= Lars Petrus =

American speedcuber (born 1960)

Lars Erik Petrus (born 4 November 1960) is a Swedish accomplished speedcuber. He has been described as a Rubik's Cube icon and master.

== Information ==

Petrus grew up in Gammelstaden just outside of Luleå.

He took up speedcubing in the early 1980s, learning it over the course of a summer when he was unemployed. In 1982, he became the national champion of Sweden, and went on to finish fourth overall at the first official Rubik's Cube World Championships held in Budapest, Hungary.
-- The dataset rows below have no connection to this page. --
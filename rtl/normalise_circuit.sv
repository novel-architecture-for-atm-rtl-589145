// normalise_circuit: the renormalisation network between the sorter and the
// priority pool.
//
// When norm is asserted, the MSB (the normalise bit) of the priority value of
// every non-empty record of the port is set to 1; all other bits pass
// unchanged. The manager only asserts norm when every non-empty queue's
// priority is below 2^(PW-1), so setting the MSB adds the same offset to all
// of them and keeps their order. The rule and its place after the sorter
// follow the document, which sets the MSB of all records. Leaving empty
// records alone is this design's choice: an empty queue keeps a stale
// priority that may already have its MSB set, and raising only some of the
// empty records would break the rank order the sorter relies on. An empty
// queue's priority is never used: it takes the top priority when a cell
// arrives. The record layout (eflag, prio, cost, qid, cnt; see qos_rec.svh)
// is this design's own.
//
// Purely combinational.
module normalise_circuit #(
  parameter int unsigned NQ = 4,   // queues (delay QoSs) per port
  parameter int unsigned PW = 6,   // priority bits
  parameter int unsigned CW = 4,   // cost bits
  parameter int unsigned NW = 8,   // cell-count bits
  parameter int unsigned QW = (NQ > 1) ? $clog2(NQ) : 1, // queue-id bits
  localparam int unsigned RW = 1 + PW + CW + QW + NW
) (
  input  logic                   norm,      // normalise control
  input  logic [NQ-1:0][RW-1:0]  data_in,   // records in rank order
  output logic [NQ-1:0][RW-1:0]  data_out
);

  `include "qos_rec.svh"
  `QOS_REC_T

  always_comb begin
    for (int i = 0; i < NQ; i++) begin
      qos_rec_t r;
      r = qos_rec_t'(data_in[i]);
      if (norm && r.eflag) r.prio[PW-1] = 1'b1;
      data_out[i] = r;
    end
  end

endmodule
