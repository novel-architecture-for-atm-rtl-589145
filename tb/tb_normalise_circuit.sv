// tb_normalise_circuit: random records through the normalise network. With
// norm = 0 every record must pass unchanged; with norm = 1 exactly the
// priority MSB of every non-empty record must be set.
`timescale 1ns/1ps
module tb_normalise_circuit;
  localparam int NQ = 4, PW = 6, CW = 4, NW = 8, QW = 2;
  localparam int RW = 1 + PW + CW + QW + NW;
  logic norm;
  logic [NQ-1:0][RW-1:0] data_in, data_out, exp_out;
  int checks = 0, failures = 0;

  normalise_circuit #(.NQ(NQ), .PW(PW), .CW(CW), .NW(NW)) dut (.*);

  initial begin : watchdog
    #1_000_000;
    failures++;
    $display("TB_RESULT checks=%0d failures=%0d", checks, failures);
    $finish;
  end

  initial begin
    for (int n = 0; n < 2000; n++) begin
      for (int i = 0; i < NQ; i++) data_in[i] = RW'($urandom);
      norm = n[0];
      #1;
      exp_out = data_in;
      // the MSB of the record is the empty flag; the next bit is the priority MSB
      if (norm) for (int i = 0; i < NQ; i++) if (data_in[i][RW-1]) exp_out[i][RW-2] = 1'b1;
      checks++;
      if (data_out != exp_out) begin
        failures++;
        if (failures < 10) $display("FAIL in=%h norm=%0b out=%h exp=%h", data_in, norm, data_out, exp_out);
      end
    end
    $display("TB_RESULT checks=%0d failures=%0d", checks, failures);
    $finish;
  end
endmodule
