// output_stage: hands the output candidate's cell to the output port and
// performs the empty check.
//
// On an output request (serve = 1) the stage looks at the candidate record,
// the highest-ranked queue of the port. If its empty flag is 1 the queue has
// cells: one is sent (send = 1), the cell count is decremented, and last = 1
// when that was the queue's last cell. last goes to the priority processor,
// which then bypasses the subtractor and clears the empty flag. If the
// candidate is empty, every queue of the port is empty and nothing is sent.
//
// send, last and cnt_next are combinational. The cell output (port number and
// queue id, to be turned into a cell pointer by the switch's buffer manager)
// is registered: cell_valid rises one clock edge after serve.
// Tracking occupancy with a per-queue cell count, rather than reading the
// switch's cell-pointer lists, is this design's choice.
module output_stage #(
  parameter int unsigned NPORTS = 16,
  parameter int unsigned NQ     = 4,
  parameter int unsigned NW     = 8,
  localparam int unsigned PAW = (NPORTS > 1) ? $clog2(NPORTS) : 1,
  localparam int unsigned QW  = (NQ > 1) ? $clog2(NQ) : 1
) (
  input  logic           clk,
  input  logic           rst_n,
  input  logic           serve,        // output request in this cycle
  input  logic [PAW-1:0] port,         // port being served
  input  logic           cand_eflag,   // candidate's empty flag (1 = has cells)
  input  logic [QW-1:0]  cand_qid,
  input  logic [NW-1:0]  cand_cnt,
  output logic           send,         // a cell leaves in this cycle
  output logic           last,         // empty check: it is the queue's last cell
  output logic [NW-1:0]  cnt_next,     // cell count after the send
  output logic           cell_valid,   // registered cell output
  output logic [PAW-1:0] cell_port,
  output logic [QW-1:0]  cell_qid
);

  assign send     = serve && cand_eflag && (cand_cnt != '0);
  assign last     = send && (cand_cnt == NW'(1));
  assign cnt_next = send ? cand_cnt - NW'(1) : cand_cnt;

  always_ff @(posedge clk or negedge rst_n) begin
    if (!rst_n) begin
      cell_valid <= 1'b0;
      cell_port  <= '0;
      cell_qid   <= '0;
    end else begin
      cell_valid <= send;
      if (send) begin
        cell_port <= port;
        cell_qid  <= cand_qid;
      end
    end
  end

endmodule
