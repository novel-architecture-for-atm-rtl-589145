// tb_output_stage: random output requests and candidate records. Checks the
// combinational send / last / next-count outputs and that the registered
// cell output (valid, port, queue id) follows one clock edge later.
`timescale 1ns/1ps
module tb_output_stage;
  localparam int NPORTS = 16, NQ = 4, NW = 8;
  logic clk = 0, rst_n = 0;
  always #5 clk = ~clk;
  logic serve, cand_eflag, send, last, cell_valid;
  logic [3:0] port, cell_port;
  logic [1:0] cand_qid, cell_qid;
  logic [NW-1:0] cand_cnt, cnt_next;
  int checks = 0, failures = 0;

  output_stage #(.NPORTS(NPORTS), .NQ(NQ), .NW(NW)) dut (.*);

  task automatic check(bit ok, string s);
    checks++;
    if (!ok) begin failures++; if (failures < 10) $display("FAIL %s", s); end
  endtask

  initial begin : watchdog
    repeat (100000) @(posedge clk);
    failures++;
    $display("TB_RESULT checks=%0d failures=%0d", checks, failures);
    $finish;
  end

  initial begin
    bit ps; int pp, pq;
    serve = 0; cand_eflag = 0; port = 0; cand_qid = 0; cand_cnt = 0; ps = 0;
    repeat (2) @(negedge clk);
    rst_n = 1;
    for (int n = 0; n < 3000; n++) begin
      bit es;
      @(negedge clk);
      check(cell_valid == ps, "cell_valid");
      if (ps) check(cell_port == 4'(pp) && cell_qid == 2'(pq), "cell port/qid");
      serve = $urandom_range(1); cand_eflag = $urandom_range(3) != 0;
      port = 4'($urandom); cand_qid = 2'($urandom);
      cand_cnt = ($urandom_range(2) == 0) ? NW'(1) : NW'($urandom_range(4));
      #1;
      es = serve && cand_eflag && cand_cnt != 0;
      check(send == es, "send");
      check(last == (es && cand_cnt == 1), "last");
      check(cnt_next == (es ? cand_cnt - 1 : cand_cnt), "cnt_next");
      ps = es; pp = port; pq = cand_qid;
    end
    $display("TB_RESULT checks=%0d failures=%0d", checks, failures);
    $finish;
  end
endmodule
He later published his method, known as the Petrus system, on the Internet. It became a fairly popular method among intermediate and upper-level speedcubers, although its more recent use has diminished considerably due to the increased predominance of methods such as ZZ, Roux, and CFOP. Petrus won the 3x3x3 Fewest Moves category at the 2005 World Championships held in November 2005 at Lake Buena Vista, Florida, USA claiming the US$500 prize. He competed in the 2006 International Rubik's Cube Competition in San Francisco. He currently (since 1995) resides in SF Bay Area, California, USA, where he works as a software developer.
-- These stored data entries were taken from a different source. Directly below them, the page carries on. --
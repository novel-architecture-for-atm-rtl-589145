// port_decoder: selects the module row that holds a given port.
//
// When modules are cascaded for more ports, each row of modules owns a
// contiguous block of NPORTS/NROWS ports. The decoder turns a port number into
// a one-hot row select; the selected row's rightmost module runs in master
// mode and the other rows stay idle. It also returns the port's address
// inside the row's pools. The decoder itself is named in the document; the
// contiguous block assignment is this design's choice.
//
// Purely combinational.
module port_decoder #(
  parameter int unsigned NPORTS = 16,  // ports of the whole system
  parameter int unsigned NROWS  = 1,   // module rows, a power of two
  localparam int unsigned PAW  = (NPORTS > 1) ? $clog2(NPORTS) : 1,
  localparam int unsigned PPR  = NPORTS / NROWS,                  // ports per row
  localparam int unsigned LPAW = (PPR > 1) ? $clog2(PPR) : 1
) (
  input  logic [PAW-1:0]   port,
  output logic [NROWS-1:0] row_sel,   // one-hot
  output logic [LPAW-1:0]  local_port
);

  always_comb begin
    row_sel    = '0;
    local_port = LPAW'(port % PPR);
    for (int r = 0; r < NROWS; r++)
      if (32'(port) / PPR == r) row_sel[r] = 1'b1;
  end

endmodule
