// tb_port_decoder: every port number of a 16-port system split over 4 module
// rows; the row select must be one-hot on row port/4 and the local address
// must be port mod 4. A 1-row decoder must always select row 0.
`timescale 1ns/1ps
module tb_port_decoder;
  logic [3:0] port;
  logic [3:0] row_sel;
  logic [1:0] local_port;
  logic [0:0] row1;
  logic [3:0] local1;
  int checks = 0, failures = 0;

  port_decoder #(.NPORTS(16), .NROWS(4)) dut  (.port, .row_sel, .local_port);
  port_decoder #(.NPORTS(16), .NROWS(1)) dut1 (.port, .row_sel(row1), .local_port(local1));

  initial begin : watchdog
    #100_000;
    failures++;
    $display("TB_RESULT checks=%0d failures=%0d", checks, failures);
    $finish;
  end

  initial begin
    for (int p = 0; p < 16; p++) begin
      port = 4'(p);
      #1;
      checks += 2;
      if (row_sel != 4'(1 << (p / 4)) || local_port != 2'(p % 4)) begin
        failures++;
        $display("FAIL port %0d: row_sel %b local %0d", p, row_sel, local_port);
      end
      if (row1 != 1'b1 || local1 != 4'(p)) begin
        failures++;
        $display("FAIL 1-row port %0d", p);
      end
    end
    $display("TB_RESULT checks=%0d failures=%0d", checks, failures);
    $finish;
  end
endmodule
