// priority_pool: embedded memory with one QoS entry per output port.
//
// An entry holds the records of all NQ queues of a port in rank order
// (element NQ-1 is the highest rank, the next output candidate). Each record
// carries the queue's empty flag, priority value, cost, queue id and cell
// count (see qos_rec.svh). The memory has one synchronous read port and one
// write port: rd_data shows the entry addressed at the previous clock edge.
// A read and a write of the same address at the same edge return the old
// entry; the manager forwards the newer one itself.
//
// The document only asks for an embedded memory fast enough for one access
// per sort (a single-port SRAM or a FIFO when ports are served in turn).
// The separate read and write ports, which let a new request start while the
// previous one is written back, are this design's choice. The memory is not
// reset; every port must be written (OP_LOAD) before it is used.
module priority_pool #(
  parameter int unsigned NPORTS = 16,  // output ports sharing the manager
  parameter int unsigned NQ     = 4,   // queues per port
  parameter int unsigned PW     = 6,   // priority bits
  parameter int unsigned CW     = 4,   // cost bits
  parameter int unsigned NW     = 8,   // cell-count bits
  parameter int unsigned QW     = (NQ > 1) ? $clog2(NQ) : 1, // queue-id bits
  localparam int unsigned PAW = (NPORTS > 1) ? $clog2(NPORTS) : 1,
  localparam int unsigned RW  = 1 + PW + CW + QW + NW
) (
  input  logic                  clk,
  input  logic                  rd_en,
  input  logic [PAW-1:0]        rd_addr,
  output logic [NQ-1:0][RW-1:0] rd_data,
  input  logic                  wr_en,
  input  logic [PAW-1:0]        wr_addr,
  input  logic [NQ-1:0][RW-1:0] wr_data
);

  logic [NQ-1:0][RW-1:0] mem [NPORTS];

  always_ff @(posedge clk) begin
    if (wr_en) mem[wr_addr] <= wr_data;
    if (rd_en) rd_data <= mem[rd_addr];
  end

endmodule
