// Pipelined 8051-style CISC controller core.
// Two stages. Fetch reads the three program bytes at PC, stores them in the
// instruction register (IR) and advances PC by the instruction's length
// (1 to 3 bytes, decoded from the opcode). Execute decodes IR and completes
// the instruction in that same clock: operands come from the accumulator,
// the immediate bytes in IR, or the data RAM (direct address, or indirect
// through R0/R1, which are RAM bytes 0 and 1); results go to the
// accumulator or to the RAM. Because the fetch stage never touches data and
// the subset has no jumps, there are no hazards: after the first fill clock
// one instruction, whatever its length, retires every clock (retired pulses).
//
// Instructions: mov a,#d (74), mov dir,#d (75), mov a,dir (E5),
// mov a,@Ri (E6/E7), mov dir,a (F5), mov @Ri,a (F6/F7), nop (00). Any other
// opcode executes as a one-byte NOP and raises illegal_op for a clock.
// Reset (rst_n low, asynchronous) clears PC, ACC and IR. dbg_addr/dbg_data
// read the data RAM from outside.
// The instruction subset is the one of the original design's test program
// and the single-clock, pipelined execution is its stated aim; the 8051
// encodings, the two-stage split, the 7-bit direct address space (no SFRs)
// and the illegal_op output are this design's choices.
module cisc_core
  import mcu_pkg::*;
#(
  parameter int unsigned PC_W      = 8,
  parameter int unsigned RAM_DEPTH = 128,
  parameter string       INIT_FILE = "",
  localparam int unsigned RAW      = $clog2(RAM_DEPTH)
) (
  input  logic            clk,
  input  logic            rst_n,
  output logic [PC_W-1:0] pc,
  output logic [7:0]      acc,
  output logic [23:0]     ir,
  output logic            retired,
  output logic            illegal_op,
  input  logic [RAW-1:0]  dbg_addr,
  output logic [7:0]      dbg_data
);
  // ------------------------------------------------------------ fetch
  logic [7:0] b0, b1, b2;
  logic       ir_valid;

  prog_rom #(.DEPTH(1 << PC_W), .INIT_FILE(INIT_FILE)) u_rom (
    .addr(pc), .d0(b0), .d1(b1), .d2(b2)
  );

  always_ff @(posedge clk or negedge rst_n) begin
    if (!rst_n) begin
      pc       <= '0;
      ir       <= '0;
      ir_valid <= 1'b0;
    end else begin
      ir       <= {b0, b1, b2};
      ir_valid <= 1'b1;
      pc       <= pc + PC_W'(instr_len(b0));
    end
  end

  // ---------------------------------------------------------- execute
  logic [7:0]     op, arg1, arg2;
  logic           indirect;
  logic [RAW-1:0] ra_a, ra_b, waddr;
  logic [7:0]     rd_a, rd_b, wdata;
  logic           we, acc_we, bad;
  logic [7:0]     acc_d;

  assign {op, arg1, arg2} = ir;
  assign indirect = (op == OP_MOV_A_IR0) || (op == OP_MOV_A_IR1) ||
                    (op == OP_MOV_IR0_A) || (op == OP_MOV_IR1_A);
  // port a: R0/R1 for indirect forms, else the direct address byte
  assign ra_a = indirect ? RAW'(op[0]) : RAW'(arg1);
  assign ra_b = RAW'(rd_a);

  data_ram #(.DEPTH(RAM_DEPTH)) u_ram (
    .clk, .we, .waddr, .wdata,
    .raddr_a(ra_a), .rdata_a(rd_a),
    .raddr_b(ra_b), .rdata_b(rd_b),
    .raddr_dbg(dbg_addr), .rdata_dbg(dbg_data)
  );

  always_comb begin
    we     = 1'b0;
    waddr  = RAW'(arg1);
    wdata  = acc;
    acc_we = 1'b0;
    acc_d  = acc;
    bad    = 1'b0;
    if (ir_valid) begin
      unique case (op)
        OP_NOP: ;
        OP_MOV_A_IMM: begin acc_we = 1'b1; acc_d = arg1; end
        OP_MOV_D_IMM: begin we = 1'b1; wdata = arg2; end
        OP_MOV_A_DIR: begin acc_we = 1'b1; acc_d = rd_a; end
        OP_MOV_A_IR0, OP_MOV_A_IR1: begin acc_we = 1'b1; acc_d = rd_b; end
        OP_MOV_D_A: begin we = 1'b1; end
        OP_MOV_IR0_A, OP_MOV_IR1_A: begin we = 1'b1; waddr = RAW'(rd_a); end
        default: bad = 1'b1;
      endcase
    end
  end

  always_ff @(posedge clk or negedge rst_n) begin
    if (!rst_n) begin
      acc        <= '0;
      retired    <= 1'b0;
      illegal_op <= 1'b0;
    end else begin
      if (acc_we) acc <= acc_d;
      retired    <= ir_valid;
      illegal_op <= bad;
    end
  end

  // no hazards: after the pipeline has filled, an instruction retires every clock
  a_one_per_clock: assert property (@(posedge clk) disable iff (!rst_n) ir_valid |=> retired);
  // a RAM write and an accumulator write never come from the same instruction
  a_one_dest: assert property (@(posedge clk) disable iff (!rst_n) !(we && acc_we));
endmodule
He also has catalogues and published an explanation of Ikea product names.

==The Lars Petrus System==
The Petrus System was designed as an alternative to the popular layer-based solutions of the early 1980s using 2×2×2 blocks. Petrus reasoned that as a solver constructs layers, further organization of the cube's remaining pieces is restricted by what one has already done. In order for a layer-based solution to continue after the first layer had been constructed, the solved portion of the cube would have to be temporarily disassembled while the desired moves were made, then reassembled afterward. Petrus sought to get around this by solving the cube outwards from one corner, leaving unrestricted movement on several sides of the cube as the solve progresses. This method is often used to solve the cube in minimal moves.

===The method===
The system uses seven basic steps to solve a Rubik's Cube:

1. Build a 2×2×2 block
2. Expand to a 2×2×3 without altering the 2×2×2 block
3. Correct edge orientation (EO)
4. Solve two complete layers
5. Permute the remaining corners (CP)
6. Orient the remaining corners (CO)
7. Permute the final edges (EP)

Petrus invented three simple and flexible algorithms to complete the last three steps, which he named Niklas, Sune, and Allan.

While the method stands alone as an efficient system for solving the Rubik's Cube, many modifications have been made over the years to stay on the cutting edge of competitive speedcubing. Many more algorithms have been added to shave seconds off the solution time, and steps 5 and 6 or steps 6 and 7 are often combined depending on the problems each case presents.